只见高二的罗川长着一张精致的皮相,身材高挑、发型简短,清爽帅气,一眼望去在篮球场上一众灰头土脸的土包子男生们中鹤立鸡群,然而这人表情寡淡眼神漠然,人站在他面前似乎只能感受到肃杀的寒意。
就连比赛中,也坚持喜怒不形于色,既不怒吼也满口脏话,只有微红的脸颊和冒汗的鼻尖能暴露他激动的状态,和那些满场咆哮的大猩猩形成鲜明对比。
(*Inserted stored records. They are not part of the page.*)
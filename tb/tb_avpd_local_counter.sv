// tb_avpd_local_counter: self-checking test of the 2-bit gray-code local
// decay counter. Random clear/increment stimulus is compared every cycle with
// a reference that keeps the count as a plain integer 0..3 and maps it to the
// gray sequence 00,01,11,10; the overflow flag must rise exactly when an
// increment meets the saturated count.
module tb_avpd_local_counter;
  import avpd_pkg::*;

  logic       clk = 1'b0;
  logic       rst_n = 1'b0;
  logic       clr = 1'b0, inc = 1'b0;
  logic [1:0] cnt;
  logic       ovf;
  int         checks = 0, failures = 0;
  int         ref_n = 0;
  int         n_ovf = 0;

  function automatic logic [1:0] gray(input int n);
    case (n)
      0: return 2'b00;
      1: return 2'b01;
      2: return 2'b11;
      default: return 2'b10;
    endcase
  endfunction

  avpd_local_counter dut (.clk(clk), .rst_n(rst_n), .clr(clr), .inc(inc), .cnt(cnt), .ovf(ovf));

  always #5 clk = ~clk;

  initial begin
    repeat (20000) @(posedge clk);
    failures++;
    $display("watchdog expired");
    $display("TB_RESULT checks=%0d failures=%0d", checks, failures);
    $finish;
  end

  initial begin
    repeat (2) @(posedge clk);
    @(negedge clk) rst_n = 1'b1;
    for (int c = 0; c < 2000; c++) begin
      @(negedge clk);
      clr = ($urandom_range(0, 9) == 0);
      inc = ($urandom_range(0, 1) == 0);
      #1;
      checks++;
      if (cnt !== gray(ref_n) || ovf !== (inc && ref_n == 3)) begin
        failures++;
        $display("cycle %0d: cnt=%b ovf=%b expected cnt=%b ovf=%b", c, cnt, ovf, gray(ref_n), inc && ref_n == 3);
      end
      if (ovf) n_ovf++;
      if (clr) ref_n = 0;
      else if (inc && ref_n < 3) ref_n++;
    end
    // Directed: from 00, four increments reach saturation, the fifth overflows.
    @(negedge clk); clr = 1'b1; inc = 1'b0;
    @(negedge clk); clr = 1'b0; inc = 1'b1;
    for (int k = 1; k <= 5; k++) begin
      #1;
      checks++;
      if (ovf !== (k >= 4)) begin
        failures++;
        $display("directed step %0d: ovf=%b", k, ovf);
      end
      @(negedge clk);
    end
    checks++;
    if (n_ovf == 0) begin
      failures++;
      $display("overflow never seen");
    end
    $display("TB_RESULT checks=%0d failures=%0d", checks, failures);
    $finish;
  end
endmodule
“叫罗川的那位怎么打个球都这么酷,我觉得我要爱上他了,噢,我的冰山saa。”段砚听见旁边的附中学姐捂着心口如是说到,顿时被肉麻得起了一胳膊鸡皮疙瘩。
“三分!漂亮!”有人大喊。
就在段砚分心的时候,罗川带着他那无视一切的目光,轻松地一个后仰跳投,石膏般白皙的手腕一点,干脆利落地进了一个漂亮的球。
全场欢声雷动。
“冰山saa”接过队友的矿泉水,抬头一饮而尽,汗珠顺着他上下滚动的喉结落下,这一无心的举动,在青春期少女们的眼中简直是荷尔蒙的核爆炸。
“罗川,我爱你!”忽然有女生站起来大喊道。
面无表情了全场的少年于此刻忽然展露笑颜,这时段砚才注意到那人长了一双很漂亮的桃花眼,笑起来时仿佛凝聚着极亮的两点,堪称风流倜傥,叫人无法轻易移开目光。只见少年人笑着将手指印在嘴唇上,将其挥向观众,用口型无声说着“我也爱你们”走入场中。
看台上因此再一次躁动了起来。
——原来,只是个故作冷酷的小毛孩。
平静得与周遭格格不入的段砚好笑地心想着,无意识地攥紧手里的罐装汽水,空气凝结成水珠滑落,不由分说地濡湿了掌心,却不知为何就连心情都变
得湿漉漉的。
现在想起来,这小子还是一点都没变啊,装模作样的本事与日俱长。
“我没事。”消失的弦最终归正,发出“咔嗒”的轻响。脑袋里却好像有什么忽然之间蒸发了般,轻松了起来,疼痛都变得柔和。段砚站稳,转头只见文尹华满脸担忧地望着他,他如释重负般地笑了笑,说:“我想起来了,尹华哥,不只是你,其他的东西,包括我为什么失忆,我都想起来了。”
”文尹华惊讶地“啊”了一声,似乎是没反应过来段砚这突如其来的恢复,这时,不速之客黎本正和姚洁相谈甚欢,文尹华一心二用,既丢不下段砚又担心黎本会在姚洁面前胡说,两头顾结果顶了一脑门官司。